Como pueblo de Dios, redimidos por la sangre de Cristo, debemos estar claros acerca de cuál es la base por la cual el Señor nos ordena (en el Nuevo Pacto) a perdonar. Cuando perdono a alguien, no lo hago pensando en lo bueno que soy, y que esa es la razón por la que estoy pasando por alto la ofensa; no. Cuando perdono, lo hago porque Dios perdonó TODOS mis pecados, y así como Él lo hizo, yo debo hacerlo con quien lo necesite. Los escritos apostólicos dan luces al respecto:
 “Sea quitada de ustedes toda amargura, enojo, ira, gritos, insultos, así como toda malicia. Sean más bien amables unos con otros, misericordiosos, perdonándose unos a otros, así como también Dios los perdonó en Cristo” (Efesios 4:31-32, Nueva Biblia de Los Hispanos).

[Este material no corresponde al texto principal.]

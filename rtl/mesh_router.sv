// mesh_router: store-and-forward router of the 2-D mesh.
//
// Five input ports (North, East, South, West and the local agent) each have a
// packet FIFO, and the agent has a second FIFO for the packets delivered to
// it: six buffers of one packet, as in the benchmarked router. The output
// links to the four neighbours are unbuffered; they write straight into the
// neighbour's input FIFO.
//
// Control and switching: a scan pointer visits one input per clock cycle
// (N, E, S, W, agent, N, ...). When the visited input is idle and holds a
// whole packet (store-and-forward), the destination in header word 0 is
// routed dimension-order, first along the column to the right row, then along
// the row to the right column (row 0 is the North edge, column 0 the West
// edge; agent i is at row i / COLS, column i % COLS). If that output is free
// and the FIFO behind it has room for a whole packet, the input is connected
// to the output; from the next cycle on the packet's PKT_WORDS words move one
// per cycle, after which input and output are released. Several connections
// can be active at once (a crossbar); an input waits for its next turn when
// its output is busy or the next FIFO is full. The scan order, the one-cycle
// grant and the room signal are this design's own choices. room_out[d],
// sent to the neighbour upstream, is high when input FIFO d has space for a
// whole packet or when it is being forwarded: a connected input drains one
// word every cycle without a break (outputs never stall once granted), so the
// neighbour may refill it at the same rate. This keeps back-to-back packets
// streaming at one word per cycle through one-packet buffers, while every
// router still forwards a packet only after all of it has arrived.
//
// Ports: in_link/out_link are indexed by direction (0 N, 1 E, 2 S, 3 W);
// room_in[d] says the neighbour in direction d can take a packet, room_out[d]
// tells the neighbour in direction d that this router can. The agent writes
// packets over tx_valid/tx_ready and reads delivered words over
// rx_valid/rx_ready (valid-ready handshakes).
module mesh_router
  import noc_pkg::*;
#(
  parameter int unsigned ROWS   = 6,
  parameter int unsigned COLS   = 6,
  parameter int unsigned MY_ROW = 0,
  parameter int unsigned MY_COL = 0,
  parameter int unsigned DEPTH  = PKT_WORDS,
  localparam int unsigned CW    = $clog2(DEPTH + 1)
) (
  input  logic            clk,
  input  logic            rst_n,
  input  link_t [3:0]     in_link,
  output logic  [3:0]     room_out,
  output link_t [3:0]     out_link,
  input  logic  [3:0]     room_in,
  input  logic            tx_valid,
  output logic            tx_ready,
  input  word_t           tx_data,
  output logic            rx_valid,
  input  logic            rx_ready,
  output word_t           rx_data
);

  localparam int unsigned NA = ROWS * COLS;
  localparam int unsigned AW = (NA > 1) ? $clog2(NA) : 1;
  localparam int unsigned IW = $clog2(PKT_WORDS);

  // input FIFOs, index = dir_e
  logic  [NPORTS-1:0]         in_wr, in_rd, in_empty, in_full;
  word_t [NPORTS-1:0]         in_wdata, in_head;
  logic  [NPORTS-1:0][CW-1:0] in_count;
  // local output FIFO
  logic                       lo_wr, lo_full, lo_empty;
  word_t                      lo_wdata;
  logic  [CW-1:0]             lo_count;

  // switch state
  logic [2:0]                 ptr;
  logic [NPORTS-1:0]          in_busy, out_busy;
  logic [NPORTS-1:0][2:0]     out_src;
  logic [NPORTS-1:0][IW-1:0]  out_cnt;

  // --------------------------------------------------------------- buffers
  for (genvar d = 0; d < 4; d++) begin : g_in_dir
    assign in_wr[d]    = in_link[d].valid;
    assign in_wdata[d] = in_link[d].data;
    // room for a whole packet now, or an input being forwarded: it loses one
    // word per cycle without a break, as fast as the neighbour can fill it
    assign room_out[d] = (in_count[d] <= CW'(DEPTH - PKT_WORDS)) || in_busy[d];
  end
  assign in_wr[DIR_L]    = tx_valid && tx_ready;
  assign in_wdata[DIR_L] = tx_data;
  assign tx_ready        = !in_full[DIR_L];

  for (genvar i = 0; i < NPORTS; i++) begin : g_in_fifo
    packet_fifo #(.WIDTH(WORD_W), .DEPTH(DEPTH)) u_fifo (
      .clk, .rst_n,
      .wr_en(in_wr[i]), .wr_data(in_wdata[i]),
      .rd_en(in_rd[i]), .rd_data(in_head[i]),
      .count(in_count[i]), .full(in_full[i]), .empty(in_empty[i])
    );
  end

  packet_fifo #(.WIDTH(WORD_W), .DEPTH(DEPTH)) u_local_out (
    .clk, .rst_n,
    .wr_en(lo_wr), .wr_data(lo_wdata),
    .rd_en(rx_valid && rx_ready), .rd_data(rx_data),
    .count(lo_count), .full(lo_full), .empty(lo_empty)
  );
  assign rx_valid = !lo_empty;

  // --------------------------------------------------------------- routing
  function automatic logic [2:0] route(input word_t dst_word);
    logic [AW-1:0] dst;
    int unsigned   row, col;
    dst = dst_word[AW-1:0];
    row = int'(dst) / COLS;
    col = int'(dst) % COLS;
    if (row < MY_ROW)      return 3'(DIR_N);
    else if (row > MY_ROW) return 3'(DIR_S);
    else if (col > MY_COL) return 3'(DIR_E);
    else if (col < MY_COL) return 3'(DIR_W);
    else                   return 3'(DIR_L);
  endfunction

  logic [NPORTS-1:0] out_room;
  assign out_room[3:0]  = room_in;
  assign out_room[DIR_L] = (lo_count <= CW'(DEPTH - PKT_WORDS));

  logic [2:0] cand_out;
  logic       grant;
  assign cand_out = route(in_head[ptr]);
  assign grant    = !in_busy[ptr] && (in_count[ptr] >= CW'(PKT_WORDS))
                 && !out_busy[cand_out] && out_room[cand_out];

  // --------------------------------------------------------------- crossbar
  always_comb begin
    in_rd    = '0;
    out_link = '0;
    lo_wr    = 1'b0;
    lo_wdata = '0;
    for (int o = 0; o < 4; o++) begin
      if (out_busy[o]) begin
        out_link[o].valid = 1'b1;
        out_link[o].data  = in_head[out_src[o]];
        in_rd[out_src[o]] = 1'b1;
      end
    end
    if (out_busy[DIR_L]) begin
      lo_wr    = 1'b1;
      lo_wdata = in_head[out_src[DIR_L]];
      in_rd[out_src[DIR_L]] = 1'b1;
    end
  end

  always_ff @(posedge clk) begin
    if (!rst_n) begin
      ptr      <= '0;
      in_busy  <= '0;
      out_busy <= '0;
      out_src  <= '0;
      out_cnt  <= '0;
    end else begin
      ptr <= (ptr == 3'(NPORTS - 1)) ? '0 : ptr + 1'b1;
      for (int o = 0; o < NPORTS; o++) begin
        if (out_busy[o]) begin
          if (out_cnt[o] == IW'(PKT_WORDS - 1)) begin
            out_busy[o]          <= 1'b0;
            in_busy[out_src[o]]  <= 1'b0;
            out_cnt[o]           <= '0;
          end else begin
            out_cnt[o] <= out_cnt[o] + 1'b1;
          end
        end
      end
      if (grant) begin
        out_busy[cand_out] <= 1'b1;
        out_src[cand_out]  <= ptr;
        out_cnt[cand_out]  <= '0;
        in_busy[ptr]       <= 1'b1;
      end
    end
  end

  // --------------------------------------------------------------- checks
  initial assert (DEPTH >= PKT_WORDS && MY_ROW < ROWS && MY_COL < COLS);
  // a connected input always has the next word of its packet
  for (genvar i = 0; i < NPORTS; i++) begin : g_chk
    a_in_has_word: assert property (@(posedge clk) disable iff (!rst_n) in_rd[i] |-> !in_empty[i]);
  end
  // the room flag keeps a neighbour from writing a full FIFO
  for (genvar d = 0; d < 4; d++) begin : g_chk_link
    a_link_room: assert property (@(posedge clk) disable iff (!rst_n) in_wr[d] |-> !in_full[d]);
  end
  a_local_room: assert property (@(posedge clk) disable iff (!rst_n) lo_wr |-> !lo_full);
  // dimension-order routing never leaves the mesh
  a_stay_inside: assert property (@(posedge clk) disable iff (!rst_n)
    grant |-> !((cand_out == 3'(DIR_N) && MY_ROW == 0) || (cand_out == 3'(DIR_S) && MY_ROW == ROWS - 1) ||
                (cand_out == 3'(DIR_W) && MY_COL == 0) || (cand_out == 3'(DIR_E) && MY_COL == COLS - 1)));

endmodule
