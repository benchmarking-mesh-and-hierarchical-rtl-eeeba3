// tb_mesh_router: the router at row 1, column 1 of a 3 x 3 mesh, with the
// testbench playing its four neighbours and its agent.
// Checked: dimension-order routing (row first: a packet for row 0 leaves
// North even when its column lies East), local delivery, pass-through from a
// neighbour input, words leaving as one unbroken run of PKT_WORDS, a packet
// granted within one scan round (five cycles) plus one after it is whole,
// nothing sent while the next router has no room, two packets for the same
// output sent one after the other, and two packets for different outputs
// sent at the same time.
module tb_mesh_router;
  import noc_pkg::*;

  logic clk = 0, rst_n = 0;
  link_t [3:0] in_link, out_link;
  logic  [3:0] room_out, room_in;
  logic  tx_valid, tx_ready, rx_valid, rx_ready;
  word_t tx_data, rx_data;
  int checks = 0, failures = 0;
  longint cyc = 0;

  mesh_router #(.ROWS(3), .COLS(3), .MY_ROW(1), .MY_COL(1)) dut (.*);

  always #5 clk = ~clk;
  always @(posedge clk) cyc++;

  task automatic check(input bit cond, input string what);
    checks++;
    if (!cond) begin failures++; $display("FAIL @%0d: %s", cyc, what); end
  endtask

  function automatic word_t pw(input int dst, input int tag, input int j);
    if (j == 0) return word_t'(dst);
    if (j == 1) return word_t'(tag);
    return word_t'(tag * 256 + j);
  endfunction

  // collectors per output port (0..3 links, 4 local agent)
  word_t  outq [5][$];
  int     run  [5];
  longint first_word [5];
  int     max_parallel = 0;
  always @(posedge clk) if (rst_n) begin
    int par;
    par = 0;
    for (int o = 0; o < 5; o++) begin
      logic  v;
      word_t d;
      v = (o < 4) ? out_link[o].valid : (rx_valid && rx_ready);
      d = (o < 4) ? out_link[o].data  : rx_data;
      if (o < 4 && v) par++;
      if (v) begin
        if (outq[o].size() % PKT_WORDS == 0) first_word[o] = cyc;
        outq[o].push_back(d);
        run[o]++;
      end else if (o < 4) begin
        if (run[o] % PKT_WORDS != 0) begin
          failures++; checks++;
          $display("FAIL @%0d: output %0d broke a packet after %0d words", cyc, o, run[o]);
        end
        run[o] = 0;
      end
    end
    if (par > max_parallel) max_parallel = par;
  end

  // write one packet into input port p (0..3 neighbour links, 4 agent)
  task automatic put(input int p, input int dst, input int tag);
    if (p < 4) while (!room_out[p]) @(posedge clk);
    for (int j = 0; j < PKT_WORDS; j++) begin
      if (p < 4) begin
        in_link[p].valid <= 1'b1; in_link[p].data <= pw(dst, tag, j);
        @(posedge clk);
      end else begin
        tx_valid <= 1'b1; tx_data <= pw(dst, tag, j);
        @(posedge clk);
        while (!tx_ready) @(posedge clk);
      end
    end
    if (p < 4) in_link[p].valid <= 1'b0; else tx_valid <= 1'b0;
  endtask

  // pop one packet from output o and compare
  task automatic expect_out(input int o, input int dst, input int tag);
    longint t;
    t = cyc;
    while (outq[o].size() < PKT_WORDS && cyc - t < 200) @(posedge clk);
    check(outq[o].size() >= PKT_WORDS, $sformatf("output %0d got no packet for tag %0d", o, tag));
    if (outq[o].size() >= PKT_WORDS)
      for (int j = 0; j < PKT_WORDS; j++) begin
        word_t w;
        w = outq[o].pop_front();
        check(w == pw(dst, tag, j), $sformatf("output %0d tag %0d word %0d = %h", o, tag, j, w));
      end
  endtask

  initial begin
    repeat (20000) @(posedge clk);
    failures++;
    $display("FAIL: watchdog");
    $display("TB_RESULT checks=%0d failures=%0d", checks, failures);
    $finish;
  end

  // agents: 0 1 2 / 3 [4] 5 / 6 7 8
  int dsts [6] = '{1, 2, 7, 6, 5, 3};
  int dirs [6] = '{0, 0, 2, 2, 1, 3};

  initial begin
    longint t_done;
    in_link = '0; room_in = '1; tx_valid = 0; tx_data = '0; rx_ready = 1;
    for (int o = 0; o < 5; o++) run[o] = 0;
    repeat (3) @(posedge clk);
    rst_n <= 1;
    repeat (3) @(posedge clk);

    // 1: routing from the agent port, one at a time, with grant latency
    for (int i = 0; i < 6; i++) begin
      put(4, dsts[i], 10 + i);
      t_done = cyc;
      expect_out(dirs[i], dsts[i], 10 + i);
      check(first_word[dirs[i]] - t_done <= 6,
            $sformatf("grant took %0d cycles", first_word[dirs[i]] - t_done));
    end
    // local delivery from the West link
    put(3, 4, 20);
    expect_out(4, 4, 20);
    // pass-through West -> East and North -> South
    put(3, 5, 21);
    expect_out(1, 5, 21);
    put(0, 7, 22);
    expect_out(2, 7, 22);

    // 2: no room at East: the packet waits, then goes
    room_in[1] = 1'b0;
    put(0, 5, 30);
    repeat (40) @(posedge clk);
    check(outq[1].size() == 0, "nothing sent without room");
    room_in[1] = 1'b1;
    expect_out(1, 5, 30);

    // 3: two inputs to the same output (South), one after the other
    fork
      put(1, 7, 40);
      put(3, 8, 41);
    join
    repeat (60) @(posedge clk);
    check(outq[2].size() == 2 * PKT_WORDS, "two packets on South");
    if (outq[2].size() == 2 * PKT_WORDS) begin
      if (outq[2][1] == 40) begin expect_out(2, 7, 40); expect_out(2, 8, 41); end
      else begin expect_out(2, 8, 41); expect_out(2, 7, 40); end
    end

    // 4: different outputs at the same time
    max_parallel = 0;
    fork
      put(0, 7, 50);   // N -> S
      put(2, 1, 51);   // S -> N
      put(1, 3, 52);   // E -> W
    join
    expect_out(2, 7, 50);
    expect_out(0, 1, 51);
    expect_out(3, 3, 52);
    check(max_parallel >= 2, $sformatf("parallel outputs %0d", max_parallel));

    $display("TB_RESULT checks=%0d failures=%0d", checks, failures);
    $finish;
  end
endmodule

Si bien fuimos hechos perfectos PARA SIEMPRE, por lo que los santos seremos preservados hasta el final, no estamos exentos de distraernos con “zorras pequeñas” (Cantares 2:15), que pueden enredarnos “en los negocios de la vida” (2 Timoteo 2:4), y que al final de cuentas, no permanecen para nuestra recompensa (1 Corintios 3:14-15). Ejemplo de ello, y según el pasaje anterior, pudiésemos mencionar: amargura, enojo, ira… emociones que atan nuestra movilidad en el ministerio que el Señor nos dio: “… Tengan cuidado de que no brote ninguna raíz venenosa de amargura, la cual los trastorne a ustedes y envenene a muchos” (Hebreos 12:15 – NTV).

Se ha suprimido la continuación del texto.